From a cinematography level, this film lets you be with the characters on screen to the point where the camera isn't another eye, it's a stationary object that lets you observe what's happening on screen. The direction leads the actors to come close to the camera because they walk near it. in one way the viewer is almost "in the way". It's an engaging way to watch a film because even though the camera doesn't move too much your eye is constantly wondering where everyone might be placed in the scene.
It's a coming of age tale and a story about a young woman and her aging father and how they tackle life together after he has a stroke.
Victoria Negri takes a moment to tell us more about her very personal film.
Theatrical and VOD Release Date: November 10, 2017
You can watch the movie on Amazon Prime HERE
Who are you and what do you do?
Film is a challenging art form because it alternates between being surrounded by many collaborators and live audience members, to facing challenges alone. You go from writing a screenplay alone in your apartment, to showcasing a film to wider audiences at festivals. It’s a living breathing thing, both in involving collaborators, but also opening your work up to the world.
I’m a filmmaker, actor and producer. I love storytelling in many forms and am passionate about making people feel less alone in the world through my work.
Gold Star had a camera presence that made the audience highly aware of what they were watching. What was the motivation behind keeping the camera as still as possible, versus having it follow the character in most shots?

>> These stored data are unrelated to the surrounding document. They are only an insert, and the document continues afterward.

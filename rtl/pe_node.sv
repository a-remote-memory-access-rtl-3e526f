// pe_node: a hardware processing node: local memory, GAScore, sequencer and
// the four FSLs between them.
//
// The custom hardware core that does the computing is not part of this
// module. It uses port A of the local memory and the sequencer's control
// inputs and outputs, which are this module's ports. The GAScore owns port B
// and the network side; the sequencer (pams) stands in for the computing
// element on the four FSLs, so all messaging of the node is programmed by
// Active Messages (H_PROG / H_START) and needs no logic in the core.
module pe_node
  import gas_pkg::*;
#(
  parameter logic [7:0]  NODE_ID    = 8'd0,
  parameter int unsigned WORDS      = 16384,
  parameter int unsigned NCTRL      = 4,
  parameter int unsigned IMEM_WORDS = 512,
  parameter int unsigned FSL_DEPTH  = 16,
  localparam int unsigned AW        = $clog2(WORDS)
) (
  input  logic             clk,
  input  logic             rst,
  input  logic             net_in_valid,
  output logic             net_in_ready,
  input  lword_t           net_in_data,
  output logic             net_out_valid,
  input  logic             net_out_ready,
  output lword_t           net_out_data,
  // custom core: local memory port A and control bits
  input  logic             a_en,
  input  logic             a_we,
  input  logic [AW-1:0]    a_addr,
  input  logic [DW-1:0]    a_wdata,
  output logic [DW-1:0]    a_rdata,
  input  logic [NCTRL-1:0] ctrl_in,
  output logic [NCTRL-1:0] ctrl_out,
  output logic [31:0]      timer,
  output logic [31:0]      arrival_time,
  output logic             running,
  output node_ev_t         ev
);
  logic          b_en, b_we;
  logic [AW-1:0] b_addr;
  logic [DW-1:0] b_wdata, b_rdata;

  // core side (g*) and sequencer side (p*) of the four FSLs
  logic   g1_v, g1_r, p1_v, p1_r;  lword_t g1_d, p1_d;
  logic   g2_v, g2_r, p2_v, p2_r;  lword_t g2_d, p2_d;
  logic   g3_v, g3_r, p3_v, p3_r;  lword_t g3_d, p3_d;
  logic   g4_v, g4_r, p4_v, p4_r;  lword_t g4_d, p4_d;

  dp_bram #(.WORDS(WORDS), .DW(DW)) u_mem (
    .clk,
    .a_en, .a_we, .a_addr, .a_wdata, .a_rdata,
    .b_en, .b_we, .b_addr, .b_wdata, .b_rdata
  );

  gascore #(.NODE_ID(NODE_ID), .AW(AW)) u_gas (
    .clk, .rst,
    .net_in_valid, .net_in_ready, .net_in_data,
    .net_out_valid, .net_out_ready, .net_out_data,
    .fsl1_valid(g1_v), .fsl1_ready(g1_r), .fsl1_data(g1_d),
    .fsl2_valid(g2_v), .fsl2_ready(g2_r), .fsl2_data(g2_d),
    .fsl3_valid(g3_v), .fsl3_ready(g3_r), .fsl3_data(g3_d),
    .fsl4_valid(g4_v), .fsl4_ready(g4_r), .fsl4_data(g4_d),
    .m_en(b_en), .m_we(b_we), .m_addr(b_addr), .m_wdata(b_wdata), .m_rdata(b_rdata),
    .ev_rx_short(ev.rx_short), .ev_rx_long(ev.rx_long), .ev_tx_reply(ev.tx_reply),
    .ev_tx_done(ev.tx_done), .ev_mem_conflict(ev.mem_conflict), .tok_full(ev.tok_full)
  );

  // FSL 1: GAScore -> sequencer
  fsl_fifo #(.WIDTH(LW), .DEPTH(FSL_DEPTH)) u_fsl1 (
    .clk, .rst, .s_valid(g1_v), .s_ready(g1_r), .s_data(g1_d),
    .m_valid(p1_v), .m_ready(p1_r), .m_data(p1_d), .count());
  // FSL 2: sequencer -> GAScore
  fsl_fifo #(.WIDTH(LW), .DEPTH(FSL_DEPTH)) u_fsl2 (
    .clk, .rst, .s_valid(p2_v), .s_ready(p2_r), .s_data(p2_d),
    .m_valid(g2_v), .m_ready(g2_r), .m_data(g2_d), .count());
  // FSL 3: sequencer -> GAScore
  fsl_fifo #(.WIDTH(LW), .DEPTH(FSL_DEPTH)) u_fsl3 (
    .clk, .rst, .s_valid(p3_v), .s_ready(p3_r), .s_data(p3_d),
    .m_valid(g3_v), .m_ready(g3_r), .m_data(g3_d), .count());
  // FSL 4: GAScore -> sequencer
  fsl_fifo #(.WIDTH(LW), .DEPTH(FSL_DEPTH)) u_fsl4 (
    .clk, .rst, .s_valid(g4_v), .s_ready(g4_r), .s_data(g4_d),
    .m_valid(p4_v), .m_ready(p4_r), .m_data(p4_d), .count());

  pams #(.IMEM_WORDS(IMEM_WORDS), .NCTRL(NCTRL)) u_pams (
    .clk, .rst,
    .fsl1_valid(p1_v), .fsl1_ready(p1_r), .fsl1_data(p1_d),
    .fsl2_valid(p2_v), .fsl2_ready(p2_r), .fsl2_data(p2_d),
    .fsl3_valid(p3_v), .fsl3_ready(p3_r), .fsl3_data(p3_d),
    .fsl4_valid(p4_v), .fsl4_ready(p4_r), .fsl4_data(p4_d),
    .ctrl_in, .ctrl_out, .timer, .arrival_time, .running,
    .msg_done(), .xfer_done(),
    .ev_prog(ev.prog), .ev_reply(ev.pams_reply), .ev_send(ev.send)
  );
endmodule
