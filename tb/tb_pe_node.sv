// tb_pe_node: a processing node (id 0) wired back to back with a processor
// node (id 16) driven by the processor test model; the testbench also plays
// the custom core on memory port A and the control bits. The processor loads
// and starts a sequencer program over the network; the program raises a
// control output, waits for the core's control input, sends the core's
// result block to the processor as a long message, waits for two messages of
// one handler and raises another control output. Then the processor reads
// the node's memory remotely (H_GET) and polls its ArrivalTime (H_POLL).
// The expected values are worked out in the testbench itself; the scenarios
// are this design's own, except where a comment names a measurement of the
// reference design.
module tb_pe_node;
  import gas_pkg::*;
  localparam int WORDS = 1024, AW = 10;
  logic clk = 0, rst = 1;
  int checks = 0, failures = 0;
  logic v01, r01, v10, r10; lword_t d01, d10;
  logic f1v, f1r, f2v, f2r, f3v, f3r, f4v, f4r;
  lword_t f1d, f2d, f3d, f4d;
  logic a_en, a_we; logic [AW-1:0] a_addr; logic [31:0] a_wdata, a_rdata;
  logic h_en, h_we; logic [AW-1:0] h_addr; logic [31:0] h_wdata, h_rdata;
  logic [3:0] ctrl_in, ctrl_out;
  logic [31:0] timer, arrival_time;
  logic running;
  node_ev_t ev, hev;

  pe_node #(.NODE_ID(8'd0), .WORDS(WORDS), .IMEM_WORDS(64)) dut (.clk, .rst,
    .net_in_valid(v10), .net_in_ready(r10), .net_in_data(d10),
    .net_out_valid(v01), .net_out_ready(r01), .net_out_data(d01),
    .a_en, .a_we, .a_addr, .a_wdata, .a_rdata,
    .ctrl_in, .ctrl_out, .timer, .arrival_time, .running, .ev);
  host_node #(.NODE_ID(8'd16), .WORDS(WORDS)) host (.clk, .rst,
    .net_in_valid(v01), .net_in_ready(r01), .net_in_data(d01),
    .net_out_valid(v10), .net_out_ready(r10), .net_out_data(d10),
    .a_en(h_en), .a_we(h_we), .a_addr(h_addr), .a_wdata(h_wdata), .a_rdata(h_rdata),
    .fsl1_valid(f1v), .fsl1_ready(f1r), .fsl1_data(f1d),
    .fsl2_valid(f2v), .fsl2_ready(f2r), .fsl2_data(f2d),
    .fsl3_valid(f3v), .fsl3_ready(f3r), .fsl3_data(f3d),
    .fsl4_valid(f4v), .fsl4_ready(f4r), .fsl4_data(f4d), .ev(hev));
  host_bfm h (.clk, .rst, .fsl1_valid(f1v), .fsl1_ready(f1r), .fsl1_data(f1d),
    .fsl2_valid(f2v), .fsl2_ready(f2r), .fsl2_data(f2d),
    .fsl3_valid(f3v), .fsl3_ready(f3r), .fsl3_data(f3d),
    .fsl4_valid(f4v), .fsl4_ready(f4r), .fsl4_data(f4d));

  always #5 clk = ~clk;
  initial begin
    repeat (30000) @(posedge clk);
    failures++;
    $display("TB_RESULT checks=%0d failures=%0d", checks, failures);
    $finish;
  end
  task automatic chk(bit ok, string what);
    checks++;
    if (!ok) begin failures++; $display("FAIL %s", what); end
  endtask

  // every packet leaving a node must carry that node's id as its source
  logic sop01 = 1'b1, sop10 = 1'b1;
  always @(posedge clk) if (!rst) begin
    if (v01 && r01) begin
      if (sop01) chk(d01[23:16] == 8'd0, "source id on packets from node 0");
      sop01 <= d01[32];
    end
    if (v10 && r10) begin
      if (sop10) chk(d10[23:16] == 8'd16, "source id on packets from node 16");
      sop10 <= d10[32];
    end
  end
  task automatic host_read(int addr, output logic [31:0] rd);
    @(negedge clk); h_en = 1; h_addr = AW'(addr); @(negedge clk); h_en = 0; rd = h_rdata;
  endtask

  initial begin
    logic [31:0] prog[$], rd, none[], a[];
    none = new[0];
    a_en = 0; a_we = 0; a_addr = 0; a_wdata = 0; h_en = 0; h_we = 0; h_addr = 0; h_wdata = 0;
    ctrl_in = 0;
    repeat (3) @(negedge clk); rst = 0;
    prog = {h.i_ctrl(8'h1),
            h.i_wait(0, 4'b0, 4'b0, 4'b0001, 4'b0001),
            h.i_send(8'd16, 8'h70, 1, 1, 0, 0), 32'd50, 32'd700, 32'd8, 32'h0000_CAFE,
            h.i_msgctr(0, 8'h71, 2),
            h.i_wait(0, 4'b0001, 4'b0, 4'b0, 4'b0),
            h.i_ctrl(8'h3),
            h.I_HALT};
    h.load_program(8'd0, prog, 1);
    while (ctrl_out != 4'h1) @(negedge clk);
    chk(running, "sequencer running after load");
    // the core computes its result into memory, then signals
    for (int i = 0; i < 8; i++) begin
      a_en = 1; a_we = 1; a_addr = AW'(50 + i); a_wdata = 32'h1234_0000 + 32'(i); @(negedge clk);
    end
    a_en = 0; a_we = 0;
    repeat (20) @(negedge clk);
    chk(h.count(8'h70) == 0, "no send before control input");
    ctrl_in = 4'h1;
    while (h.count(8'h70) == 0) @(negedge clk);
    @(negedge clk);
    begin
      int k; k = h.find_last(8'h70);
      chk(h.calls[k].addr == 700 && h.calls[k].len == 8 && h.calls[k].args[0] == 32'hCAFE, "long call at processor");
    end
    for (int i = 0; i < 8; i++) begin host_read(700 + i, rd); chk(rd == 32'h1234_0000 + 32'(i), "result block at processor"); end
    a = new[1]; a[0] = 1;
    h.am_short(8'd0, 8'h71, a);
    repeat (100) @(negedge clk);
    chk(ctrl_out == 4'h1, "waits for second message");
    h.am_short(8'd0, 8'h71, a);
    while (running) @(negedge clk);
    chk(ctrl_out == 4'h3, "control output after message counter");
    // remote read of 8 words at 50 into processor address 800
    a = new[4]; a[0] = 50; a[1] = 800; a[2] = 8; a[3] = 32'h72;
    h.am_short(8'd0, H_GET, a);
    while (h.count(8'h72) == 0) @(negedge clk);
    @(negedge clk);
    for (int i = 0; i < 8; i++) begin host_read(800 + i, rd); chk(rd == 32'h1234_0000 + 32'(i), "remote read data"); end
    // poll ArrivalTime
    h.am_short(8'd0, H_POLL, none);
    while (h.count(H_POLL_REPLY) == 0) @(negedge clk);
    @(negedge clk);
    chk(h.calls[h.find_last(H_POLL_REPLY)].args[0] == arrival_time, "polled ArrivalTime");
    repeat (20) @(negedge clk);
    chk(h.tok_q.size() == 0 && dut.u_gas.u_tok.free_cnt == 16, "all tokens free at both ends");
    $display("TB_RESULT checks=%0d failures=%0d", checks, failures);
    $finish;
  end
endmodule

Yes, thank you for asking about this. I haven’t had an opportunity to speak with many people about the filming style. I wanted Gold Star to isolate the characters in their environment, to make them feel alone, different, as though they’re moving through another world. I wanted the house to feel trapped in time, and by allowing the camera to be still while the characters moved around, I think it subconsciously gave this feeling of both isolation, but also an unstated presence and history within the house of the protagonist.
What inspired you to write this film?
The making of Gold Star has been highly personal. I began writing it after my father had a stroke in 2011. What began as a way to explore a father/daughter story in a screenplay very different from what I was experiencing evolved more and more into my struggles as a caregiver, helping take care of my elderly father.

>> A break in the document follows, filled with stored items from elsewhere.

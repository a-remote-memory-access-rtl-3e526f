// gas_fpga: the logic of one FPGA of the ring system.
//
// Four hardware processing nodes (pe_node, node ids 4*FPGA_ID .. 4*FPGA_ID+3),
// one processor node (host_node, node id 16+FPGA_ID) and two off-chip
// controllers (occc, to FPGA_ID+1 "clockwise" and FPGA_ID-1
// "counter-clockwise") each own a NetIf; the seven NetIfs form a fully
// connected network, with an FSL FIFO of LINK_DEPTH words on every one of the
// 7 x 7 links (the diagonal ones are loopbacks). NetIf port numbers are fixed
// in gas_pkg: 0-3 PEs, 4 processor, 5 clockwise, 6 counter-clockwise. A packet
// that enters from one ring direction and is addressed further on is routed
// by the controller's NetIf straight to the other controller.
module gas_fpga
  import gas_pkg::*;
#(
  parameter int unsigned FPGA_ID    = 0,
  parameter int unsigned N_FPGA     = 4,
  parameter int unsigned WORDS      = 16384,
  parameter int unsigned NCTRL      = 4,
  parameter int unsigned IMEM_WORDS = 512,
  parameter int unsigned FSL_DEPTH  = 16,
  parameter int unsigned LINK_DEPTH = 16,
  parameter int unsigned RX_DEPTH   = 16,
  parameter int unsigned PAD_STAGES = 2,
  localparam int unsigned AW        = $clog2(WORDS),
  localparam int unsigned NPE       = PES_PER_FPGA
) (
  input  logic             clk,
  input  logic             rst,
  // ring, clockwise neighbour
  output logic             cw_tx_valid,
  output lword_t           cw_tx_data,
  input  logic             cw_tx_credit,
  input  logic             cw_rx_valid,
  input  lword_t           cw_rx_data,
  output logic             cw_rx_credit,
  // ring, counter-clockwise neighbour
  output logic             ccw_tx_valid,
  output lword_t           ccw_tx_data,
  input  logic             ccw_tx_credit,
  input  logic             ccw_rx_valid,
  input  lword_t           ccw_rx_data,
  output logic             ccw_rx_credit,
  // custom cores of the four PEs
  input  logic             pe_a_en    [NPE],
  input  logic             pe_a_we    [NPE],
  input  logic [AW-1:0]    pe_a_addr  [NPE],
  input  logic [DW-1:0]    pe_a_wdata [NPE],
  output logic [DW-1:0]    pe_a_rdata [NPE],
  input  logic [NCTRL-1:0] pe_ctrl_in [NPE],
  output logic [NCTRL-1:0] pe_ctrl_out[NPE],
  output logic [31:0]      pe_timer   [NPE],
  output logic [31:0]      pe_arrival [NPE],
  output logic             pe_running [NPE],
  output node_ev_t         pe_ev      [NPE],
  // embedded processor
  input  logic             h_a_en,
  input  logic             h_a_we,
  input  logic [AW-1:0]    h_a_addr,
  input  logic [DW-1:0]    h_a_wdata,
  output logic [DW-1:0]    h_a_rdata,
  output logic             h_fsl1_valid,
  input  logic             h_fsl1_ready,
  output lword_t           h_fsl1_data,
  input  logic             h_fsl2_valid,
  output logic             h_fsl2_ready,
  input  lword_t           h_fsl2_data,
  input  logic             h_fsl3_valid,
  output logic             h_fsl3_ready,
  input  lword_t           h_fsl3_data,
  output logic             h_fsl4_valid,
  input  logic             h_fsl4_ready,
  output lword_t           h_fsl4_data,
  output node_ev_t         h_ev,
  // network events
  output logic [NPORT-1:0] ev_contend,
  output logic [1:0]       ev_no_credit
);
  // local port of every NetIf
  logic   li_v [NPORT], li_r [NPORT], lo_v [NPORT], lo_r [NPORT];
  lword_t li_d [NPORT], lo_d [NPORT];
  // links: x*_[i][j] is the link from NetIf i to NetIf j
  logic [NPORT-1:0] xo_v [NPORT], xo_r [NPORT], xi_v [NPORT], xi_r [NPORT];
  lword_t           xo_d [NPORT][NPORT], xi_d [NPORT][NPORT];

  for (genvar i = 0; i < NPORT; i++) begin : g_net
    netif #(.NP(NPORT), .MY_FPGA(FPGA_ID), .N_FPGA(N_FPGA)) u_netif (
      .clk, .rst,
      .loc_in_valid(li_v[i]), .loc_in_ready(li_r[i]), .loc_in_data(li_d[i]),
      .loc_out_valid(lo_v[i]), .loc_out_ready(lo_r[i]), .loc_out_data(lo_d[i]),
      .lnk_out_valid(xo_v[i]), .lnk_out_ready(xo_r[i]), .lnk_out_data(xo_d[i]),
      .lnk_in_valid(xi_v[i]), .lnk_in_ready(xi_r[i]), .lnk_in_data(xi_d[i]),
      .ev_contend(ev_contend[i])
    );
    for (genvar j = 0; j < NPORT; j++) begin : g_link
      fsl_fifo #(.WIDTH(LW), .DEPTH(LINK_DEPTH)) u_link (
        .clk, .rst,
        .s_valid(xo_v[i][j]), .s_ready(xo_r[i][j]), .s_data(xo_d[i][j]),
        .m_valid(xi_v[j][i]), .m_ready(xi_r[j][i]), .m_data(xi_d[j][i]),
        .count()
      );
    end
  end

  for (genvar p = 0; p < NPE; p++) begin : g_pe
    pe_node #(.NODE_ID(8'(FPGA_ID*NPE + p)), .WORDS(WORDS), .NCTRL(NCTRL),
              .IMEM_WORDS(IMEM_WORDS), .FSL_DEPTH(FSL_DEPTH)) u_pe (
      .clk, .rst,
      .net_in_valid(lo_v[p]), .net_in_ready(lo_r[p]), .net_in_data(lo_d[p]),
      .net_out_valid(li_v[p]), .net_out_ready(li_r[p]), .net_out_data(li_d[p]),
      .a_en(pe_a_en[p]), .a_we(pe_a_we[p]), .a_addr(pe_a_addr[p]),
      .a_wdata(pe_a_wdata[p]), .a_rdata(pe_a_rdata[p]),
      .ctrl_in(pe_ctrl_in[p]), .ctrl_out(pe_ctrl_out[p]),
      .timer(pe_timer[p]), .arrival_time(pe_arrival[p]), .running(pe_running[p]),
      .ev(pe_ev[p])
    );
  end

  host_node #(.NODE_ID(8'(HOST_BASE + FPGA_ID)), .WORDS(WORDS), .FSL_DEPTH(FSL_DEPTH)) u_host (
    .clk, .rst,
    .net_in_valid(lo_v[PORT_HOST]), .net_in_ready(lo_r[PORT_HOST]), .net_in_data(lo_d[PORT_HOST]),
    .net_out_valid(li_v[PORT_HOST]), .net_out_ready(li_r[PORT_HOST]), .net_out_data(li_d[PORT_HOST]),
    .a_en(h_a_en), .a_we(h_a_we), .a_addr(h_a_addr), .a_wdata(h_a_wdata), .a_rdata(h_a_rdata),
    .fsl1_valid(h_fsl1_valid), .fsl1_ready(h_fsl1_ready), .fsl1_data(h_fsl1_data),
    .fsl2_valid(h_fsl2_valid), .fsl2_ready(h_fsl2_ready), .fsl2_data(h_fsl2_data),
    .fsl3_valid(h_fsl3_valid), .fsl3_ready(h_fsl3_ready), .fsl3_data(h_fsl3_data),
    .fsl4_valid(h_fsl4_valid), .fsl4_ready(h_fsl4_ready), .fsl4_data(h_fsl4_data),
    .ev(h_ev)
  );

  occc #(.RX_DEPTH(RX_DEPTH), .PAD_STAGES(PAD_STAGES)) u_occc_cw (
    .clk, .rst,
    .loc_in_valid(lo_v[PORT_CW]), .loc_in_ready(lo_r[PORT_CW]), .loc_in_data(lo_d[PORT_CW]),
    .loc_out_valid(li_v[PORT_CW]), .loc_out_ready(li_r[PORT_CW]), .loc_out_data(li_d[PORT_CW]),
    .tx_valid(cw_tx_valid), .tx_data(cw_tx_data), .tx_credit(cw_tx_credit),
    .rx_valid(cw_rx_valid), .rx_data(cw_rx_data), .rx_credit(cw_rx_credit),
    .ev_no_credit(ev_no_credit[0])
  );

  occc #(.RX_DEPTH(RX_DEPTH), .PAD_STAGES(PAD_STAGES)) u_occc_ccw (
    .clk, .rst,
    .loc_in_valid(lo_v[PORT_CCW]), .loc_in_ready(lo_r[PORT_CCW]), .loc_in_data(lo_d[PORT_CCW]),
    .loc_out_valid(li_v[PORT_CCW]), .loc_out_ready(li_r[PORT_CCW]), .loc_out_data(li_d[PORT_CCW]),
    .tx_valid(ccw_tx_valid), .tx_data(ccw_tx_data), .tx_credit(ccw_tx_credit),
    .rx_valid(ccw_rx_valid), .rx_data(ccw_rx_data), .rx_credit(ccw_rx_credit),
    .ev_no_credit(ev_no_credit[1])
  );
endmodule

What was one success in directing the film and what made you want to act in it?
The simple answer is that I did it. I initially didn’t intend to direct the film. I wrote Gold Star to give myself a role I knew I could play, with a subject matter I was deeply passionate about. The end success is that I believe I’ve found my calling. I don’t plan on hanging up the “acting hat” anytime soon, but I already have another feature screenplay I intend on directing and look forward to making more and more films.
Honestly, I couldn’t see myself not directing and acting, when it came down to making the decisions of who to hire. I wrote the role specifically for myself, but I also think subconsciously it was a way for me to cope with losing my father, to exercise some sort of power over his loss in having a voice in this film, in showing that maybe I wasn’t okay at times, maybe I was far from okay, and that I’m not alone in that experience.
How long did it take you to create the film in terms of prepro to post?
Making this film has been a long journey. I started writing it in 2011, and we wrapped post in the summer of 2016, just before our year-long festival run. I think six years from start to distribution isn’t uncommon for debut feature films, especially one in which I was wearing many hats and was dealing with some very personal things at the time.
Do you have any funny moments on set to share?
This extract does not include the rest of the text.